WHAT NEEDS TO BE DONE:
Return the material unaltered, line by line.
┌─ WORKING DATA
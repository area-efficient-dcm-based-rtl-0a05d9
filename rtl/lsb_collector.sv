// lsb_collector: keeps the low LSB_W bits of every captured beat count,
// carries them from the sampling-clock domain into the system clock domain
// and packs them into the OUT_W-bit output word trng.
//
// Source side (clk_s): when in_valid pulses and no transfer is in flight,
// the LSB_W low bits of in_count are held in a register and a request bit is
// toggled.  Counts that arrive while a transfer is in flight are dropped
// (with the beat detector's hold-off at its default, counts come too far
// apart for this to happen).  Destination side (clk): the request bit passes two
// synchronizer flops; when it differs from the acknowledge bit, the held
// bits are taken (they are stable by construction), shifted into the low end
// of trng if en is high, and the acknowledge bit is set equal to the request.
// The acknowledge passes two flops back to the source, which then accepts
// the next count.  After OUT_W / LSB_W accepted samples trng_valid pulses
// for one clk cycle and trng holds OUT_W fresh bits.
//
// Latency: a kept sample reaches trng 3 clk cycles after the source toggles
// its request (two synchronizer flops, one shift).  Both resets are
// asynchronous, active high, and released synchronously to their own clock.
//
// From the document: the last three LSBs of each maximum count are the
// random bits, and the output trng[5:0] is a shift register.  This design's
// choices: the toggle handshake across the clock domains, dropping counts
// while busy, gating by en and the trng_valid flag.
module lsb_collector #(
  parameter int unsigned CNT_W = 16,  // width of the incoming count
  parameter int unsigned LSB_W = 3,   // random bits kept per count
  parameter int unsigned OUT_W = 6    // output word width, a multiple of LSB_W
) (
  // sampling-clock domain
  input  logic             clk_s,
  input  logic             rst_s,
  input  logic [CNT_W-1:0] in_count,
  input  logic             in_valid,
  // system clock domain
  input  logic             clk,
  input  logic             rst,
  input  logic             en,
  output logic [OUT_W-1:0] trng,
  output logic             trng_valid
);
  timeunit 1ns;
  timeprecision 1ps;


  localparam int unsigned WORD_SAMPLES = OUT_W / LSB_W;
  localparam int unsigned FILL_W       = $clog2(WORD_SAMPLES + 1);

  initial begin
    assert (OUT_W % LSB_W == 0 && OUT_W >= LSB_W && CNT_W >= LSB_W)
      else $error("lsb_collector: OUT_W must be a multiple of LSB_W");
  end

  // ---------------- source side ----------------
  logic [LSB_W-1:0] hold;
  logic             req;
  logic [1:0]       ack_sync;
  logic             busy;
  logic             ack;     // destination side, declared here for the synchronizer

  assign busy = (req != ack_sync[1]);

  always_ff @(posedge clk_s or posedge rst_s) begin
    if (rst_s) begin
      hold     <= '0;
      req      <= 1'b0;
      ack_sync <= '0;
    end else begin
      ack_sync <= {ack_sync[0], ack};
      if (in_valid && !busy) begin
        hold <= in_count[LSB_W-1:0];
        req  <= ~req;
      end
    end
  end

  // ---------------- destination side ----------------
  logic [1:0]        req_sync;
  logic [FILL_W-1:0] fill;
  logic              take;

  assign take = (req_sync[1] != ack);

  always_ff @(posedge clk or posedge rst) begin
    if (rst) begin
      req_sync   <= '0;
      ack        <= 1'b0;
      trng       <= '0;
      fill       <= '0;
      trng_valid <= 1'b0;
    end else begin
      req_sync   <= {req_sync[0], req};
      trng_valid <= 1'b0;
      if (take) begin
        ack <= req_sync[1];
        if (en) begin
          trng <= OUT_W'({trng, hold});
          if (fill == FILL_W'(WORD_SAMPLES - 1)) begin
            fill       <= '0;
            trng_valid <= 1'b1;
          end else begin
            fill <= fill + 1'b1;
          end
        end
      end
    end
  end

endmodule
└─
OUTPUT OF THE EXERCISE:
repository area-efficient-dcm-based-rtl-0a05d9
filename rtl/lsb_collector.sv
// lsb_collector: keeps the low LSB_W bits of every captured beat count,
// carries them from the sampling-clock domain into the system clock domain
// and packs them into the OUT_W-bit output word trng.
//
// Source side (clk_s): when in_valid pulses and no transfer is in flight,
// the LSB_W low bits of in_count are held in a register and a request bit is
// toggled.  Counts that arrive while a transfer is in flight are dropped
// (with the beat detector's hold-off at its default, counts come too far
// apart for this to happen).  Destination side (clk): the request bit passes two
// synchronizer flops; when it differs from the acknowledge bit, the held
// bits are taken (they are stable by construction), shifted into the low end
// of trng if en is high, and the acknowledge bit is set equal to the request.
// The acknowledge passes two flops back to the source, which then accepts
// the next count.  After OUT_W / LSB_W accepted samples trng_valid pulses
// for one clk cycle and trng holds OUT_W fresh bits.
//
// Latency: a kept sample reaches trng 3 clk cycles after the source toggles
// its request (two synchronizer flops, one shift).  Both resets are
// asynchronous, active high, and released synchronously to their own clock.
//
// From the document: the last three LSBs of each maximum count are the
// random bits, and the output trng[5:0] is a shift register.  This design's
// choices: the toggle handshake across the clock domains, dropping counts
// while busy, gating by en and the trng_valid flag.
module lsb_collector #(
  parameter int unsigned CNT_W = 16,  // width of the incoming count
  parameter int unsigned LSB_W = 3,   // random bits kept per count
  parameter int unsigned OUT_W = 6    // output word width, a multiple of LSB_W
) (
  // sampling-clock domain
  input  logic             clk_s,
  input  logic             rst_s,
  input  logic [CNT_W-1:0] in_count,
  input  logic             in_valid,
  // system clock domain
  input  logic             clk,
  input  logic             rst,
  input  logic             en,
  output logic [OUT_W-1:0] trng,
  output logic             trng_valid
);
  timeunit 1ns;
  timeprecision 1ps;


  localparam int unsigned WORD_SAMPLES = OUT_W / LSB_W;
  localparam int unsigned FILL_W       = $clog2(WORD_SAMPLES + 1);

  initial begin
    assert (OUT_W % LSB_W == 0 && OUT_W >= LSB_W && CNT_W >= LSB_W)
      else $error("lsb_collector: OUT_W must be a multiple of LSB_W");
  end

  // ---------------- source side ----------------
  logic [LSB_W-1:0] hold;
  logic             req;
  logic [1:0]       ack_sync;
  logic             busy;
  logic             ack;     // destination side, declared here for the synchronizer

  assign busy = (req != ack_sync[1]);

  always_ff @(posedge clk_s or posedge rst_s) begin
    if (rst_s) begin
      hold     <= '0;
      req      <= 1'b0;
      ack_sync <= '0;
    end else begin
      ack_sync <= {ack_sync[0], ack};
      if (in_valid && !busy) begin
        hold <= in_count[LSB_W-1:0];
        req  <= ~req;
      end
    end
  end

  // ---------------- destination side ----------------
  logic [1:0]        req_sync;
  logic [FILL_W-1:0] fill;
  logic              take;

  assign take = (req_sync[1] != ack);

  always_ff @(posedge clk or posedge rst) begin
    if (rst) begin
      req_sync   <= '0;
      ack        <= 1'b0;
      trng       <= '0;
      fill       <= '0;
      trng_valid <= 1'b0;
    end else begin
      req_sync   <= {req_sync[0], req};
      trng_valid <= 1'b0;
      if (take) begin
        ack <= req_sync[1];
        if (en) begin
          trng <= OUT_W'({trng, hold});
          if (fill == FILL_W'(WORD_SAMPLES - 1)) begin
            fill       <= '0;
            trng_valid <= 1'b1;
          end else begin
            fill <= fill + 1'b1;
          end
        end
      end
    end
  end

endmodule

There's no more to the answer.